It has never been a more challenging time to be a Chief Risk Officer at a financial services firm. They must use precise data to measure risk, allocate capital and cover exposure. In addition, they must equip compliance groups to explain these decisions
to industry regulators.
So what are the data issues impacting financial services organisations today? What should they consider and invest in if these situations exist? The following will outline three key data challenges and how they can be overcome.
Challenge #1: I don’t have the right data in my risk applications, models, and analytic applications. It is either incomplete, out of date, or plain incorrect.
Root Causes:
The data required to manage and monitor risk across the business originate from hundreds of systems and applications. Data volumes continue to grow every day with new systems and types of data in today’s digital landscape.
Due to the lack of proper tools to integrate required data, IT developers manually extract data from internal and external systems which can range in the hundreds and comes in various formats. Solutions that can help:
Consider investing in industry proven data integration and data quality software designed to reduce manual extraction, transformation, and validation and streamline the process of identifying and fixing upstream data quality errors. Data integration tools
not only reduce the risk of errors, they are designed to help IT professionals streamline these complex steps, reuse transformation and data quality rules across the risk data management process to enable repeatability, consistency, and efficiencies that require
less resources to support current and future data needs by risk and other parts of the business.

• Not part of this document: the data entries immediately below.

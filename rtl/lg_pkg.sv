// lg_pkg: types and constants shared by the landscape generator.
//
// Numbers in the design use a signed fixed-point format with 18 integer
// and 18 fraction bits (36 bits, bit 35..18 integer, 17..0 fraction), as
// the 9-bit embedded multipliers of the target FPGA suggested. Sine and
// cosine are stored narrower, 20 bits with the same 18 fraction bits.
// Screen coordinates are 11-bit signed integers. The frame is 320 x 240
// pixels of 2 bits each; the height map is a 32 x 32 grid.
package lg_pkg;

  localparam int FIX_W    = 36;   // height value width
  localparam int FRAC_W   = 18;   // fraction bits
  localparam int TRIG_W   = 20;   // sine/cosine width
  localparam int COORD_W  = 11;   // screen coordinate width

  localparam int GRID_N   = 32;   // height map is GRID_N x GRID_N
  localparam int HMAP_AW  = 10;   // log2(GRID_N*GRID_N)

  localparam int FB_W     = 320;  // framebuffer width
  localparam int FB_H     = 240;  // framebuffer height
  localparam int FB_DEPTH = FB_W * FB_H;
  localparam int FB_AW    = 17;   // ceil(log2(FB_DEPTH))

  typedef logic signed [FIX_W-1:0]   fix_t;
  typedef logic signed [TRIG_W-1:0]  trig_t;
  typedef logic signed [COORD_W-1:0] coord_t;
  typedef logic [1:0]                pixel_t;

  // One on-screen point.
  typedef struct packed {
    coord_t x;
    coord_t y;
  } point_t;

  // States of the system controller (Generate, Draw, Wait, Clear).
  typedef enum logic [1:0] {
    SYS_GEN   = 2'd0,
    SYS_DRAW  = 2'd1,
    SYS_WAIT  = 2'd2,
    SYS_CLEAR = 2'd3
  } sys_state_e;

endpackage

Challenge #2: We do not have a comprehensive view of risk to satisfy systemic risk requirements
Root Causes:
There are too many silos or standalone data marts or data warehouses in the organisation, containing segmented views of risk information.

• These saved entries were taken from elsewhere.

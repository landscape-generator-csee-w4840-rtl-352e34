// face_normal: backface test for one quadrilateral face.
//
// From three screen corners of a face, top-left a, top-right b and
// bottom-left c, it forms the edge vectors u = b - a and v = c - a and
// their cross product's z component, normal_z = ux*vy - uy*vx. A face
// whose normal_z is below zero faces away from the viewer and is culled
// when backface_on is set; a face with normal_z >= 0 is drawn. Purely
// combinational.
module face_normal
  import lg_pkg::*;
(
  input  point_t                       a,
  input  point_t                       b,
  input  point_t                       c,
  input  logic                         backface_on,
  output logic signed [2*COORD_W+1:0]  normal_z,
  output logic                         cull
);

  logic signed [COORD_W:0] ux, uy, vx, vy;

  always_comb begin
    ux = (COORD_W+1)'(b.x) - (COORD_W+1)'(a.x);
    uy = (COORD_W+1)'(b.y) - (COORD_W+1)'(a.y);
    vx = (COORD_W+1)'(c.x) - (COORD_W+1)'(a.x);
    vy = (COORD_W+1)'(c.y) - (COORD_W+1)'(a.y);
    normal_z = (2*COORD_W+2)'(ux * vy) - (2*COORD_W+2)'(uy * vx);
    cull = backface_on && (normal_z < 0);
  end

endmodule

Creating a single enterprise risk data warehouse takes too long to build, too complex, too expensive, too much data to process all in one system
Solutions that can help:
Data virtualisation solutions can tie existing data together to deliver a consolidated view of risk for business users without having to bring that data into an existing data warehouse.
Long term, look at consolidating and simplifying existing data warehouses into an enterprise data warehouse leveraging high performing data processing technologies like Hadoop.
Challenge #3: I’m unable to identify and measure risk exposures between counterparties and securities instruments
Root Causes:
Existing counterparty/legal entity master data resides in systems across traditional business silos.
External identifiers including the proposed Global Legal Entity Identifier will never replace identifiers across existing systems.
There is a lack of insight into how each legal entity is related to each other both from a legal hierarchy standpoint and their exposure to existing securities instruments.
Solutions that can help:
Master Data Management for Counterparty and Securities Master Data can help provide a single, connected, and authoritative source of counterparty information including legal hierarchy relationships and rules to identify the role and relationship between
counterparties and existing securities instruments. It also eliminates business confusion of having different identifiers for the same legal entity by creating a “master” record and cross reference to existing records and identifiers for the same entity.
In summary, Chief Risk Officers and their organisations are investing to improve existing business processes, people, and business applications to satisfy industry regulations and gain better visibility into their risk conditions. Though these are important
investments, it is also critical that you invest in the technologies to ensure IT has what it needs to access and deliver comprehensive, timely, trusted, and authoritative data.